Task objective
From the entries below, gather every line containing the string "carries".

Supplied data
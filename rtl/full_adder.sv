// full_adder: adds three bits of equal weight (a 3:2 counter).
//
// s = a ^ b ^ ci carries weight 1 and co = majority(a, b, ci) weight 2, so
// a + b + ci = s + 2*co. Purely combinational. It is the cell from which both
// exact compressors are chained, and it also serves as a plain 3:2 counter in
// the reduction tree.
module full_adder (
  input  logic a,
  input  logic b,
  input  logic ci,
  output logic s,
  output logic co
);
  always_comb begin
    s  = a ^ b ^ ci;
    co = (a & b) | (a & ci) | (b & ci);
  end
endmodule
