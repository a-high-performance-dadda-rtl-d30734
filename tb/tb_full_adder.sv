// tb_full_adder: exhaustive self-check of full_adder.
// All eight input combinations are applied; {co, s} must equal the count of
// ones among a, b and ci.
module tb_full_adder;
  logic a, b, ci, s, co;
  int checks = 0, failures = 0;

  full_adder dut (.a(a), .b(b), .ci(ci), .s(s), .co(co));

  initial begin : watchdog
    #10000;
    failures++;
    $display("watchdog expired");
    $display("TB_RESULT checks=%0d failures=%0d", checks, failures);
    $finish;
  end

  initial begin
    for (int v = 0; v < 8; v++) begin
      logic [1:0] total;
      {a, b, ci} = v[2:0];
      #1;
      total = 2'($countones(v[2:0]));
      checks++;
      if ({co, s} !== total) begin
        failures++;
        $display("FAIL a=%0d b=%0d ci=%0d -> co=%0d s=%0d, expected %0d", a, b, ci, co, s, total);
      end
    end
    $display("TB_RESULT checks=%0d failures=%0d", checks, failures);
    $finish;
  end
endmodule
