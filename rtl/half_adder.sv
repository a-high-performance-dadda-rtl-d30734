// half_adder: adds two bits of equal weight.
//
// s = a ^ b carries weight 1, c = a & b weight 2, so a + b = s + 2c.
// Purely combinational. Used in both reduction stages of the multiplier
// wherever a column needs to lose exactly one bit.
module half_adder (
  input  logic a,
  input  logic b,
  output logic s,
  output logic c
);
  always_comb begin
    s = a ^ b;
    c = a & b;
  end
endmodule
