// tb_half_adder: exhaustive self-check of half_adder.
// All four input pairs are applied; s and c are compared with the
// arithmetic sum a + b split into its two bits.
module tb_half_adder;
  logic a, b, s, c;
  int checks = 0, failures = 0;

  half_adder dut (.a(a), .b(b), .s(s), .c(c));

  initial begin : watchdog
    #10000;
    failures++;
    $display("watchdog expired");
    $display("TB_RESULT checks=%0d failures=%0d", checks, failures);
    $finish;
  end

  initial begin
    for (int v = 0; v < 4; v++) begin
      logic [1:0] total;
      {a, b} = v[1:0];
      #1;
      total = 2'(v[1]) + 2'(v[0]);
      checks++;
      if ({c, s} !== total) begin
        failures++;
        $display("FAIL a=%0d b=%0d -> c=%0d s=%0d, expected %0d", a, b, c, s, total);
      end
    end
    $display("TB_RESULT checks=%0d failures=%0d", checks, failures);
    $finish;
  end
endmodule
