// partial_product_gen: AND array of an unsigned N x N multiplier.
//
// pp[i][j] = a[j] & b[i], of weight 2^(i+j): row i is the multiplicand gated by
// multiplier bit i. Purely combinational. Unsigned operands as in the design;
// the AND-array form is the usual one for unsigned multipliers.
module partial_product_gen #(
  parameter int unsigned N = 8
) (
  input  logic [N-1:0]        a,
  input  logic [N-1:0]        b,
  output logic [N-1:0][N-1:0] pp
);
  always_comb begin
    for (int i = 0; i < N; i++) begin
      pp[i] = a & {N{b[i]}};
    end
  end
endmodule
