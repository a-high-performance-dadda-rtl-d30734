// tb_partial_product_gen: self-check of the AND array at N = 8.
// All 65536 operand pairs are applied; every bit pp[i][j] is compared with
// a[j] & b[i], and the weighted sum of the array with a * b.
module tb_partial_product_gen;
  localparam int unsigned N = 8;
  logic [N-1:0]        a, b;
  logic [N-1:0][N-1:0] pp;
  int checks = 0, failures = 0;

  partial_product_gen #(.N(N)) dut (.a(a), .b(b), .pp(pp));

  initial begin : watchdog
    #1000000;
    failures++;
    $display("watchdog expired");
    $display("TB_RESULT checks=%0d failures=%0d", checks, failures);
    $finish;
  end

  initial begin
    for (int va = 0; va < 2**N; va++) begin
      for (int vb = 0; vb < 2**N; vb++) begin
        int unsigned weighted;
        logic bit_ok;
        a = va[N-1:0];
        b = vb[N-1:0];
        #1;
        weighted = 0;
        bit_ok   = 1'b1;
        for (int i = 0; i < N; i++)
          for (int j = 0; j < N; j++) begin
            if (pp[i][j] !== (va[j] & vb[i])) bit_ok = 1'b0;
            if (pp[i][j]) weighted += 1 << (i + j);
          end
        checks++;
        if (!bit_ok || weighted != va * vb) begin
          failures++;
          if (failures < 10) $display("FAIL a=%0d b=%0d", va, vb);
        end
      end
    end
    $display("TB_RESULT checks=%0d failures=%0d", checks, failures);
    $finish;
  end
endmodule
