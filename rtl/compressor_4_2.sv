// compressor_4_2: exact 4:2 compressor made of two full adders in series.
//
// Inputs X1..X4 (x[0] = X1) and Cin all carry weight 1. The first full adder
// adds X1, X2, X3; its sum goes with X4 and Cin into the second full adder:
//
//   X1 + X2 + X3 + X4 + Cin = Sum + 2*(Carry + Cout)
//
// Cout is the first adder's carry and depends on X1..X3 only, so in a row of
// these compressors Cout feeds the Cin of the next more significant one
// without a carry ripple. Purely combinational. The structure (two full adders
// in series, Cin from the lower compressor, Cout to the higher one) is the
// conventional one; which input goes to which adder is this design's choice.
module compressor_4_2 (
  input  logic [3:0] x,
  input  logic       cin,
  output logic       sum,
  output logic       carry,
  output logic       cout
);
  logic s1;

  full_adder u_fa1 (.a(x[0]), .b(x[1]), .ci(x[2]), .s(s1),  .co(cout));
  full_adder u_fa2 (.a(s1),   .b(x[3]), .ci(cin),  .s(sum), .co(carry));
endmodule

Answer section
// s = a ^ b ^ ci carries weight 1 and co = majority(a, b, ci) weight 2, so
// s = a ^ b carries weight 1, c = a & b weight 2, so a + b = s + 2c.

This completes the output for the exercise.